:: What the exercise asks ::
Reproduce exactly the lines below from the one containing "m_ready, m_last, m_inverse;" through the one containing "default: begin", including both, and nothing else.

--- START ---

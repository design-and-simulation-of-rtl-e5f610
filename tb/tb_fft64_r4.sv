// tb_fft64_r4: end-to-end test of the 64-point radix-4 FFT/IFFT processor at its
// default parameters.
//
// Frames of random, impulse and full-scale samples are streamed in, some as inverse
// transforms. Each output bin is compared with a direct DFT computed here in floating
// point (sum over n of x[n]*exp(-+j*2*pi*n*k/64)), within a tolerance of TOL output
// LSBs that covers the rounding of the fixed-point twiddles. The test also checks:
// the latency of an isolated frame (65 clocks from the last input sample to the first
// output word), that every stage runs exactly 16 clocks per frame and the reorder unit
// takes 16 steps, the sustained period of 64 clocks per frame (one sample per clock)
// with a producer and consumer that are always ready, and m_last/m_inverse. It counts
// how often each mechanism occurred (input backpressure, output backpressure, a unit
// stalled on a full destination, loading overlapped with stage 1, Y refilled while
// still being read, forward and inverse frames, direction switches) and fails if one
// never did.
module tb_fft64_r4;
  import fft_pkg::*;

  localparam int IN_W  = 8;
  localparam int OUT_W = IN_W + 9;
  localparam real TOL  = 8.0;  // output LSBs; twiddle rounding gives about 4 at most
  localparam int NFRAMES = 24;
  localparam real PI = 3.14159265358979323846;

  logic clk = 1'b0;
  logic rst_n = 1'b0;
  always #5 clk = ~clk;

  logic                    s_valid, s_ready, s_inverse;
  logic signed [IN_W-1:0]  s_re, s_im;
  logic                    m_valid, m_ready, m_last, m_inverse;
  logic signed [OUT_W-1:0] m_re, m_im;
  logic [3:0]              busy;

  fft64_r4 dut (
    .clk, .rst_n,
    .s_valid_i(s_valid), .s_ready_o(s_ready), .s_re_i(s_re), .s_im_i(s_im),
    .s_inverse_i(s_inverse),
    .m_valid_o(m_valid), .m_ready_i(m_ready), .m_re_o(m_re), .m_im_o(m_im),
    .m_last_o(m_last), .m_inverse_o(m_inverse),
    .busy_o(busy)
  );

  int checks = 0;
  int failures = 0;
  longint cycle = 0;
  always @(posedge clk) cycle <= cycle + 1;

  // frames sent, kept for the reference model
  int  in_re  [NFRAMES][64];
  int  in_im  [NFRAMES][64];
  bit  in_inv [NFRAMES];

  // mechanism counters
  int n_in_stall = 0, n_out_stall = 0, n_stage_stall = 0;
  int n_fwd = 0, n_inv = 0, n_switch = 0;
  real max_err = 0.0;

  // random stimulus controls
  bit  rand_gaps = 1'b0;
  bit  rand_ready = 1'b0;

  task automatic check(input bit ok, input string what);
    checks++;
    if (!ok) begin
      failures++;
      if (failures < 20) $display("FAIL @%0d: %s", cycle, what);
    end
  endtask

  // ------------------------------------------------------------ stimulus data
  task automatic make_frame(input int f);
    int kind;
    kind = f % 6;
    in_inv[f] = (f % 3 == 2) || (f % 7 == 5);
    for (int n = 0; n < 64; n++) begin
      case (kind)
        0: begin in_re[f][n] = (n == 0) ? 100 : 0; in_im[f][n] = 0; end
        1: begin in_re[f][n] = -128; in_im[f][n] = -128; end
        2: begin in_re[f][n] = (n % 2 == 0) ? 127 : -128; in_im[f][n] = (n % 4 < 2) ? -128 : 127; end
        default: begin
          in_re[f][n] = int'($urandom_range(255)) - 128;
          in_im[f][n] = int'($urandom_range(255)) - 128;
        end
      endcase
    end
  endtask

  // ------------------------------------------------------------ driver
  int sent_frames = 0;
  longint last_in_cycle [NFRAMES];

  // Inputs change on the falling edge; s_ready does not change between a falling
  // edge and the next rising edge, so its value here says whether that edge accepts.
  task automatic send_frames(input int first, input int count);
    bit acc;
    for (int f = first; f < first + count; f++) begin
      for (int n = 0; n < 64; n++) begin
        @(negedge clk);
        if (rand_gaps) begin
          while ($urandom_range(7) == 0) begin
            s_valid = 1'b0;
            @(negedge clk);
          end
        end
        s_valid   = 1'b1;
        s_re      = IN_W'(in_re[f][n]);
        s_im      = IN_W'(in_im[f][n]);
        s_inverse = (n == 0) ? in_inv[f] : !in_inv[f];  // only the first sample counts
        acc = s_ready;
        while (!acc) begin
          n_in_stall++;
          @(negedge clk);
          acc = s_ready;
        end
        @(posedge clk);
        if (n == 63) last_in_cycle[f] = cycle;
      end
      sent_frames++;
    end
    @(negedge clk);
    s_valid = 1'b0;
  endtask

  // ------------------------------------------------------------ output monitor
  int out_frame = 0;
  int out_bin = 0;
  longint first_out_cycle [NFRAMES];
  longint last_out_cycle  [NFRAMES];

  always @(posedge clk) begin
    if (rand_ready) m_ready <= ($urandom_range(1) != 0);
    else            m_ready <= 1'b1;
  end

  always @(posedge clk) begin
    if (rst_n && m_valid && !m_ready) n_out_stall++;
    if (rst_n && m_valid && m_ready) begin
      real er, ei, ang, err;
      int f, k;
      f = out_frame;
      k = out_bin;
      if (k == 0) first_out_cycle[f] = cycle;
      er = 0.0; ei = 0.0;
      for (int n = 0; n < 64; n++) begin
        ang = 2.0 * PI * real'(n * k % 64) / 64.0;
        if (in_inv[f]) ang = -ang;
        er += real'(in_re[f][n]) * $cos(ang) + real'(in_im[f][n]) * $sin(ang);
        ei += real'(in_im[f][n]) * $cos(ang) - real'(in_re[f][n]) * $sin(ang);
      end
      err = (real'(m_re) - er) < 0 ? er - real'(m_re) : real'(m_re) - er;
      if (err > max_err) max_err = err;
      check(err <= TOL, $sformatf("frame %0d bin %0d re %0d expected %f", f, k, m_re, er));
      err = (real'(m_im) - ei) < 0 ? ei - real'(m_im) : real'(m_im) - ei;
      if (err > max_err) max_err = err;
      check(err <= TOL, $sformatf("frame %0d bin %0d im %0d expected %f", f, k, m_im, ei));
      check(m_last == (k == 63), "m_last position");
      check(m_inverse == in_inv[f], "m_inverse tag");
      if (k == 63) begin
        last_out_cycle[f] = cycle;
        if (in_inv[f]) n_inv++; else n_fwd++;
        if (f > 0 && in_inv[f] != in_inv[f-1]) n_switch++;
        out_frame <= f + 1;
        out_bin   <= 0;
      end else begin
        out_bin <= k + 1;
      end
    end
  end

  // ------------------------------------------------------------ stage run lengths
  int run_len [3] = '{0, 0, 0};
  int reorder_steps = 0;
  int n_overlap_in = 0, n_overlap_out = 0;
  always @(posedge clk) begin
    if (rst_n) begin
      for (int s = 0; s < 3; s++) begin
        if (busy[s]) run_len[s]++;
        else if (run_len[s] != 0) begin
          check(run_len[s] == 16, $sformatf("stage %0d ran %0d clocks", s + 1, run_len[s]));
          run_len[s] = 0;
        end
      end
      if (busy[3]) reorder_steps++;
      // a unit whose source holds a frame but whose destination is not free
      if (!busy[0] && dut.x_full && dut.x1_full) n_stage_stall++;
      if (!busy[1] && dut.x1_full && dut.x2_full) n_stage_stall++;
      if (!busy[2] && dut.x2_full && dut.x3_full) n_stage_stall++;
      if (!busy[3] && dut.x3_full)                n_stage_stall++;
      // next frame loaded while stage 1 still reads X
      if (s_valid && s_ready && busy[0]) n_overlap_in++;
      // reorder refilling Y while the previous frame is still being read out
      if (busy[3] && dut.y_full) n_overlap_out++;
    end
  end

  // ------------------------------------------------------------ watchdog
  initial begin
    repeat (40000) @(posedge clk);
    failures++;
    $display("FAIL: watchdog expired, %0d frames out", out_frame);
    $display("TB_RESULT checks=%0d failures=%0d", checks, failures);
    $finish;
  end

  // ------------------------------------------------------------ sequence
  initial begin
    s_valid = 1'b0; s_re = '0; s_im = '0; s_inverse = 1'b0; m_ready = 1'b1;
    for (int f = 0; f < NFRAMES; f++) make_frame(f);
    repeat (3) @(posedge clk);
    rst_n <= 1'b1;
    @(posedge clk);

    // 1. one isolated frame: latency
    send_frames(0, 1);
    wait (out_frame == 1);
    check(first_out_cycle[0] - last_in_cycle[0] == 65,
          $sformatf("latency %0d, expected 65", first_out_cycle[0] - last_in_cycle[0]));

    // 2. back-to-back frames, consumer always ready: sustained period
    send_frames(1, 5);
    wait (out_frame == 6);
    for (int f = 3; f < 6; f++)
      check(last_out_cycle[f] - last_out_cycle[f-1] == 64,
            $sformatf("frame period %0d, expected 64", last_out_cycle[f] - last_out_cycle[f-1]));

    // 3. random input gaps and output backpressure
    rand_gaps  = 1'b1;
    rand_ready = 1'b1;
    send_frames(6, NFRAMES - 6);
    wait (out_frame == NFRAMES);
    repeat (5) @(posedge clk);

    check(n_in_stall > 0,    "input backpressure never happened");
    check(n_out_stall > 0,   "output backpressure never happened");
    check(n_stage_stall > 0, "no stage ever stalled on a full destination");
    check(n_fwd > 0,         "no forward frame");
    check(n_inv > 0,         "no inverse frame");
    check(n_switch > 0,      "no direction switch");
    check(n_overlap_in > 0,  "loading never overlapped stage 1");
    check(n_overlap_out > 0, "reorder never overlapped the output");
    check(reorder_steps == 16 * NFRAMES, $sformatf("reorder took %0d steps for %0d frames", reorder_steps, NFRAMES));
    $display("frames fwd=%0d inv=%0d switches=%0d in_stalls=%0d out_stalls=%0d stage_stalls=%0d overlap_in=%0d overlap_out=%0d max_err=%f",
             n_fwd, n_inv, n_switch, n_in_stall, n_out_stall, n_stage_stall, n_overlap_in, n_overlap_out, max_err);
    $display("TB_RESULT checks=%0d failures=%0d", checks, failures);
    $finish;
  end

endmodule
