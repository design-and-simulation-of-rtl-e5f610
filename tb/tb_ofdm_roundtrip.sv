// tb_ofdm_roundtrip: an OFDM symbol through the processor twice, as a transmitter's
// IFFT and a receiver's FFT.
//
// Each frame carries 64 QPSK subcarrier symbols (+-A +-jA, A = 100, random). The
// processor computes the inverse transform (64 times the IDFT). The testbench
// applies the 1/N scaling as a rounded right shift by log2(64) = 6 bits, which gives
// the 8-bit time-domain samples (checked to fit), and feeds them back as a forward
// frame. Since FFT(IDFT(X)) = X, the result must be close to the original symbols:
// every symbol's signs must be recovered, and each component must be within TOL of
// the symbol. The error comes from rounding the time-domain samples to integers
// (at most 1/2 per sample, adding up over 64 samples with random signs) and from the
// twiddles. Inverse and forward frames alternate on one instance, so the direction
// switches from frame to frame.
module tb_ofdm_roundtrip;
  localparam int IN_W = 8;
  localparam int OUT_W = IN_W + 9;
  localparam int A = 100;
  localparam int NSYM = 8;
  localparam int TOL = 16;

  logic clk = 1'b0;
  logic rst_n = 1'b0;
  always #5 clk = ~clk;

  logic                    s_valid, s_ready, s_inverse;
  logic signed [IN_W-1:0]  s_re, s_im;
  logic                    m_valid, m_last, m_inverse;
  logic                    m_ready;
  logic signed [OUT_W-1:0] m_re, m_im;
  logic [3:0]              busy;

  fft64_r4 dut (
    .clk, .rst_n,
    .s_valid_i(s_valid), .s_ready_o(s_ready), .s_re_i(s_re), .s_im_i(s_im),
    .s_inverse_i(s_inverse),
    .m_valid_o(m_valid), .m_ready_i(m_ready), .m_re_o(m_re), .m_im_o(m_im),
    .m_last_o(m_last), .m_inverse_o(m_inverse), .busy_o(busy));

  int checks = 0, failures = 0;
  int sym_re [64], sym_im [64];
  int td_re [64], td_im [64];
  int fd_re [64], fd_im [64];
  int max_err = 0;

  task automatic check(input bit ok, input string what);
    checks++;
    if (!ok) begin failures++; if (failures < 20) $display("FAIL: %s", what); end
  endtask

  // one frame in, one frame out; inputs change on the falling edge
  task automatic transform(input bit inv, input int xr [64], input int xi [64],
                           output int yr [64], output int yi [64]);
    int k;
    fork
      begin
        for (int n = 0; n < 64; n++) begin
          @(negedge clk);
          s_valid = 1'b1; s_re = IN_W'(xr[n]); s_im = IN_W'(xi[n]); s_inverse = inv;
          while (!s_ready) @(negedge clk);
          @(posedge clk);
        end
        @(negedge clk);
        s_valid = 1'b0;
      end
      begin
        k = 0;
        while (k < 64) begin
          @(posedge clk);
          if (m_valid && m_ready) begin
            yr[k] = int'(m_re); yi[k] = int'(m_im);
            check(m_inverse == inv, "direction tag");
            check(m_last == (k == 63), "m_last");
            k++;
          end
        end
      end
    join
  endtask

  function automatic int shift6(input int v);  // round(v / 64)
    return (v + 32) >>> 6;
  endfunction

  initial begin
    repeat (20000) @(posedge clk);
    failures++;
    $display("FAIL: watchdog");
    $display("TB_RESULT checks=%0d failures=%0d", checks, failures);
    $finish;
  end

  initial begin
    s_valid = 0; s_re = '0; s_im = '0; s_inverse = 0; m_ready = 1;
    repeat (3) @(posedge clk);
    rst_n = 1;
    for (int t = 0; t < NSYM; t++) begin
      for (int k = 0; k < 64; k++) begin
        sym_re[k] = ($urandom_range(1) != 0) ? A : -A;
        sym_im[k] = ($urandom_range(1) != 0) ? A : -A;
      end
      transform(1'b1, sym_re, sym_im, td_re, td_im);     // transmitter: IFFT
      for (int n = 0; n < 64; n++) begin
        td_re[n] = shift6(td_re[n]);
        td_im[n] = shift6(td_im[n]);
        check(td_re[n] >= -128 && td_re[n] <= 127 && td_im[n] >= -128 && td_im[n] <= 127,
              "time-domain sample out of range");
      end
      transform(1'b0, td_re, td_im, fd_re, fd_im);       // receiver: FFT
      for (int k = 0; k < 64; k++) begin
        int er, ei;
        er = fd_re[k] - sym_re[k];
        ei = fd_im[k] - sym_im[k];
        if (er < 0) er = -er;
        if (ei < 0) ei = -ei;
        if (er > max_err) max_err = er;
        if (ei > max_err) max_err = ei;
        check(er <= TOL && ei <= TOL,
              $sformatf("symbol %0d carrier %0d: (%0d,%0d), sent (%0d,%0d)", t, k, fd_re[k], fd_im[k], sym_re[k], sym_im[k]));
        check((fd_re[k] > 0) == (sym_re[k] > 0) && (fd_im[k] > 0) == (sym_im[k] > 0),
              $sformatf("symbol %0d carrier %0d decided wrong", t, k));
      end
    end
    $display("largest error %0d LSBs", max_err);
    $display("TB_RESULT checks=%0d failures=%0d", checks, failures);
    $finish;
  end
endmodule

--- END ---

:: Written response ::
  logic                    m_valid, m_ready, m_last, m_inverse;
  logic signed [OUT_W-1:0] m_re, m_im;
  logic [3:0]              busy;

  fft64_r4 dut (
    .clk, .rst_n,
    .s_valid_i(s_valid), .s_ready_o(s_ready), .s_re_i(s_re), .s_im_i(s_im),
    .s_inverse_i(s_inverse),
    .m_valid_o(m_valid), .m_ready_i(m_ready), .m_re_o(m_re), .m_im_o(m_im),
    .m_last_o(m_last), .m_inverse_o(m_inverse),
    .busy_o(busy)
  );

  int checks = 0;
  int failures = 0;
  longint cycle = 0;
  always @(posedge clk) cycle <= cycle + 1;

  // frames sent, kept for the reference model
  int  in_re  [NFRAMES][64];
  int  in_im  [NFRAMES][64];
  bit  in_inv [NFRAMES];

  // mechanism counters
  int n_in_stall = 0, n_out_stall = 0, n_stage_stall = 0;
  int n_fwd = 0, n_inv = 0, n_switch = 0;
  real max_err = 0.0;

  // random stimulus controls
  bit  rand_gaps = 1'b0;
  bit  rand_ready = 1'b0;

  task automatic check(input bit ok, input string what);
    checks++;
    if (!ok) begin
      failures++;
      if (failures < 20) $display("FAIL @%0d: %s", cycle, what);
    end
  endtask

  // ------------------------------------------------------------ stimulus data
  task automatic make_frame(input int f);
    int kind;
    kind = f % 6;
    in_inv[f] = (f % 3 == 2) || (f % 7 == 5);
    for (int n = 0; n < 64; n++) begin
      case (kind)
        0: begin in_re[f][n] = (n == 0) ? 100 : 0; in_im[f][n] = 0; end
        1: begin in_re[f][n] = -128; in_im[f][n] = -128; end
        2: begin in_re[f][n] = (n % 2 == 0) ? 127 : -128; in_im[f][n] = (n % 4 < 2) ? -128 : 127; end
        default: begin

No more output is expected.